:: PROBLEM DESCRIPTION ::
Although the data below holds other lines too, output only those from the line with "other stations arrive" up to and including the line with "flit_t ring_in, ring_out, eu_task;", exactly as they appear.

Top of RECORDS SHOWN

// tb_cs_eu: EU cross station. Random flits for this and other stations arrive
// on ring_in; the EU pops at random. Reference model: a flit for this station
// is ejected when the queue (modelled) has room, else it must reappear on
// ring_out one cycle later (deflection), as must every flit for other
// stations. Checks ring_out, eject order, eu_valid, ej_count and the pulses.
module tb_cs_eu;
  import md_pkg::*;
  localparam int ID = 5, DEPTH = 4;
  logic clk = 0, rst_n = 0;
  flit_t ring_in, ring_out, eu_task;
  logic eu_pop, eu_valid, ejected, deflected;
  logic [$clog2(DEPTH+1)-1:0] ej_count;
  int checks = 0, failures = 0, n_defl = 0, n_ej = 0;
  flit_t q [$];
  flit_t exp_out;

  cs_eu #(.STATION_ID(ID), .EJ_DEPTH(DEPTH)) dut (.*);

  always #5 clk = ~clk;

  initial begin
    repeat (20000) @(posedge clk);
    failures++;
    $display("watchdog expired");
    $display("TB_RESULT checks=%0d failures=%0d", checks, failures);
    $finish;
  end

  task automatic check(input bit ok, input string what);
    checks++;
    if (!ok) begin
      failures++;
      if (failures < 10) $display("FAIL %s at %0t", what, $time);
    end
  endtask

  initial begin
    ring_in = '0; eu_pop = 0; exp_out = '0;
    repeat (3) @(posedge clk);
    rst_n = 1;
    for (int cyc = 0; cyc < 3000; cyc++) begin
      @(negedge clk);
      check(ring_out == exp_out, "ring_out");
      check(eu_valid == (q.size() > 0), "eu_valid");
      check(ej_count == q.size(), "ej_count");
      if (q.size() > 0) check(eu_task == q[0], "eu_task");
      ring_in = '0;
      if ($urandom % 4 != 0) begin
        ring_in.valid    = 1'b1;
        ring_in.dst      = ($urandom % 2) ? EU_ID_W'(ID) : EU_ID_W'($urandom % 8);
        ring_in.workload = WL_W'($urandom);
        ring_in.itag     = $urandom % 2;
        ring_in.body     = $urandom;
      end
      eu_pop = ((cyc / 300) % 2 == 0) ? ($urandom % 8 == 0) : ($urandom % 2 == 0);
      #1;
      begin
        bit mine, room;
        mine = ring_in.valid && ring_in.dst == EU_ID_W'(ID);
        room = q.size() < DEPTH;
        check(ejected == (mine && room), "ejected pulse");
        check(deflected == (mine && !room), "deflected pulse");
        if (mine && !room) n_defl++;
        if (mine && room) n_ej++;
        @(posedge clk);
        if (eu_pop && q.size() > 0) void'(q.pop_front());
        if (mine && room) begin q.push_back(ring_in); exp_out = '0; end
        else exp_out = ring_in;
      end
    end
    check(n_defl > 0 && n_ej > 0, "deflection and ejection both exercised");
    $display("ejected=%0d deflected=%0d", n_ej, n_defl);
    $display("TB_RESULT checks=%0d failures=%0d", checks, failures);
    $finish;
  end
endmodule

Bottom of RECORDS SHOWN
Top of RECORDS SHOWN

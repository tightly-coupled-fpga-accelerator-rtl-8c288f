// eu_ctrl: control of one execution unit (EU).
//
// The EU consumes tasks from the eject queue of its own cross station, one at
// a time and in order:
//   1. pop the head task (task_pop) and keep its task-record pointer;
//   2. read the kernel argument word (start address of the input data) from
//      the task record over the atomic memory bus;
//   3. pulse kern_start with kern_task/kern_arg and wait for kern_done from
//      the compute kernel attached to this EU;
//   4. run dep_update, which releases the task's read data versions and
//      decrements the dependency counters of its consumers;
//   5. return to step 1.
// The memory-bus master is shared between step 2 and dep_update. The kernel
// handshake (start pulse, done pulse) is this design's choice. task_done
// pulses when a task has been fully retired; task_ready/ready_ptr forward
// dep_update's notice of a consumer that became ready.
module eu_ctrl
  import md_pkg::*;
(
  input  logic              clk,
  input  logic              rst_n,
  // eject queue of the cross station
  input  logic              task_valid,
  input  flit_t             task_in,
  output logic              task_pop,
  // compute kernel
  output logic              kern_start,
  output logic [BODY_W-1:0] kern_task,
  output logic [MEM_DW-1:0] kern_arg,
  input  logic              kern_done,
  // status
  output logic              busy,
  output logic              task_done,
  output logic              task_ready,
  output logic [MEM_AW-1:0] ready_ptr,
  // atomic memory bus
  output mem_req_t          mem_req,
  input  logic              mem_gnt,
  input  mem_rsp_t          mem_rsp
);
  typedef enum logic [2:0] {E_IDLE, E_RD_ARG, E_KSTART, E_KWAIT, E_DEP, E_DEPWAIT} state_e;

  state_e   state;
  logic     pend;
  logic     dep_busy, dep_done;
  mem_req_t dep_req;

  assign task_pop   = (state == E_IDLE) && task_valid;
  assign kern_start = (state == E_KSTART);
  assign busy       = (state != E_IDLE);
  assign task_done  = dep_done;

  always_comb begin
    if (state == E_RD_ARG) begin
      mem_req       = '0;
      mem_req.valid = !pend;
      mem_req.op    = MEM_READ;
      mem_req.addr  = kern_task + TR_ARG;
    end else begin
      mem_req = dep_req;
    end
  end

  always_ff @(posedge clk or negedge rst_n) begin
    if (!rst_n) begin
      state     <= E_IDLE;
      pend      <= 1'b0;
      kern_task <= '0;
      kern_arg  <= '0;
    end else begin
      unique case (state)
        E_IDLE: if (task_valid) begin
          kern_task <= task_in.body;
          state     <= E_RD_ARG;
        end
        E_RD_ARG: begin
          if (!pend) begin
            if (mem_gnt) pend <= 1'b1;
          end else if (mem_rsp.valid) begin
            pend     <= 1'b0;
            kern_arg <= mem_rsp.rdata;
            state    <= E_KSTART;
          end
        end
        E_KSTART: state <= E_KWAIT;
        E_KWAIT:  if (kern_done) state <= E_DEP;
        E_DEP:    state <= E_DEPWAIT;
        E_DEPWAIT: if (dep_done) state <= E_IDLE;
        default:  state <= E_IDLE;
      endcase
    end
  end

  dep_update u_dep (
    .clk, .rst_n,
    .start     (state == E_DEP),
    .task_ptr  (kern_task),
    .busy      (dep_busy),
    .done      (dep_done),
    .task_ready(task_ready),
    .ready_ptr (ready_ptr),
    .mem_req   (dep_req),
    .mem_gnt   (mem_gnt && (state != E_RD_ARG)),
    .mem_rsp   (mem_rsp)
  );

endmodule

Bottom of RECORDS SHOWN
Top of RECORDS SHOWN

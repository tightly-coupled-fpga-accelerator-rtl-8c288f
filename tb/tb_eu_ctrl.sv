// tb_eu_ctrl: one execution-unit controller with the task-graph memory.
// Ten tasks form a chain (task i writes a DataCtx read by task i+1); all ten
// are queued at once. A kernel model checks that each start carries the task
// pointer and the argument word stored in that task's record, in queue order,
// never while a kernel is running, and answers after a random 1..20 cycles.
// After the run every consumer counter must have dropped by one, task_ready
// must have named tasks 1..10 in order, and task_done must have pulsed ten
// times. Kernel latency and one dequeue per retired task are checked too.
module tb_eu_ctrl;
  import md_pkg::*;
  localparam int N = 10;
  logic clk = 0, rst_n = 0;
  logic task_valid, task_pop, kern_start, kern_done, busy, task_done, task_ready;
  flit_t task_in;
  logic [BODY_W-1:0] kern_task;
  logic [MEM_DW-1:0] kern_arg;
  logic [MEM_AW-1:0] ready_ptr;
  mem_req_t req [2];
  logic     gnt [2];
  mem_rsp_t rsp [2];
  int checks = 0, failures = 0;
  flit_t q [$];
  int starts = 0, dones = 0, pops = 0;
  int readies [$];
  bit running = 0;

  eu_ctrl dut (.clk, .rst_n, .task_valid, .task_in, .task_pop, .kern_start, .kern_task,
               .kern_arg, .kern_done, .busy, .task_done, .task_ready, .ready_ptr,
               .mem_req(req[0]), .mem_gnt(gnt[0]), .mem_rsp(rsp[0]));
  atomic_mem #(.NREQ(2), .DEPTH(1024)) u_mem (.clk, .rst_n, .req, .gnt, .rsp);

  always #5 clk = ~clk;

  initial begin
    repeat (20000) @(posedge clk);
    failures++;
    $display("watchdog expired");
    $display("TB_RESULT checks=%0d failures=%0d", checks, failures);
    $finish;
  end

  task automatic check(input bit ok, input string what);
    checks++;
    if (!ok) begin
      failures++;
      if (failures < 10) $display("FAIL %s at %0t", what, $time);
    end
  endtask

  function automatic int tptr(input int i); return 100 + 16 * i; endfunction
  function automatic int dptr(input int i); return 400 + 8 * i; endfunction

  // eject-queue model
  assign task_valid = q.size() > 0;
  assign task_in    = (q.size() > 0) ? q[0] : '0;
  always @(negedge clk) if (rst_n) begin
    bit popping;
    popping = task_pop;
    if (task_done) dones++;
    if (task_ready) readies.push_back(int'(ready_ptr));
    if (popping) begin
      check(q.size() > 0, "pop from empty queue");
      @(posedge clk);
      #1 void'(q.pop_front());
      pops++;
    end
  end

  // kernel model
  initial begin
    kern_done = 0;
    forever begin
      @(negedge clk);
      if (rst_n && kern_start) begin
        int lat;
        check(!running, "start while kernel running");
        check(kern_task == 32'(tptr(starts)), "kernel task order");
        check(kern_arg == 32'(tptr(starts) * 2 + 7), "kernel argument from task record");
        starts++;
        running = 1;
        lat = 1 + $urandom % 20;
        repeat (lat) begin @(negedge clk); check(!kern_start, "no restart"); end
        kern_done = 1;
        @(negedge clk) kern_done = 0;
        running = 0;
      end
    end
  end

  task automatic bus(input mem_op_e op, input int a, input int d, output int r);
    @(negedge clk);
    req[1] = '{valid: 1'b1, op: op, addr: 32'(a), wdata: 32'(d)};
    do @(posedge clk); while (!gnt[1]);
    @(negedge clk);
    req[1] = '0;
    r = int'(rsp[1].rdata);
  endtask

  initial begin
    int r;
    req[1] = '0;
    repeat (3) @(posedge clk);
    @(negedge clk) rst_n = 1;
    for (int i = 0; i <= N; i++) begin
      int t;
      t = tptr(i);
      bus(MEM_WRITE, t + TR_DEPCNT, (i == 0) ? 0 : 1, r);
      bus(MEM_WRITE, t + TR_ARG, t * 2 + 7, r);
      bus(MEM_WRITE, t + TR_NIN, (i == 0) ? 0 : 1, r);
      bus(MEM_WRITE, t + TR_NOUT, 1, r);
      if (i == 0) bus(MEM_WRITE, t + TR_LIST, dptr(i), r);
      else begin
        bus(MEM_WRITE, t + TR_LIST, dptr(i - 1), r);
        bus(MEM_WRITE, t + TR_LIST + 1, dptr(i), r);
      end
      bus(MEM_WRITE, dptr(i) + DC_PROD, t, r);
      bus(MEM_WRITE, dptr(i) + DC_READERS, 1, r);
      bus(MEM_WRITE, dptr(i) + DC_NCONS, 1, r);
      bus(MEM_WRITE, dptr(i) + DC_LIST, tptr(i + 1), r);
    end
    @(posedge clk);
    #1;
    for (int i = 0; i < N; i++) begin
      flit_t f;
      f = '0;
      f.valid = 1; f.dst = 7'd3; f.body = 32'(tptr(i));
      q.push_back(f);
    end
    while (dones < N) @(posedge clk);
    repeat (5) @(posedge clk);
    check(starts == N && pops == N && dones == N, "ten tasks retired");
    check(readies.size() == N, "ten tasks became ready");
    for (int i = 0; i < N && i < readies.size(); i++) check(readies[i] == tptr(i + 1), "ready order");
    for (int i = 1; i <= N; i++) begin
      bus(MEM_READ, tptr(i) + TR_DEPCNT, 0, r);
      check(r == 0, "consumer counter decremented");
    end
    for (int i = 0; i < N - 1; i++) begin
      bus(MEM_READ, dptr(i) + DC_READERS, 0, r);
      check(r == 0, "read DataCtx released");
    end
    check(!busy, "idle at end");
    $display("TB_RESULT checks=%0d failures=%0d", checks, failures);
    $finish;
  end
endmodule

Bottom of RECORDS SHOWN

:: RESULT FOR THIS TASK ::
// tb_cs_eu: EU cross station. Random flits for this and other stations arrive
// on ring_in; the EU pops at random. Reference model: a flit for this station
// is ejected when the queue (modelled) has room, else it must reappear on
// ring_out one cycle later (deflection), as must every flit for other
// stations. Checks ring_out, eject order, eu_valid, ej_count and the pulses.
module tb_cs_eu;
  import md_pkg::*;
  localparam int ID = 5, DEPTH = 4;
  logic clk = 0, rst_n = 0;
  flit_t ring_in, ring_out, eu_task;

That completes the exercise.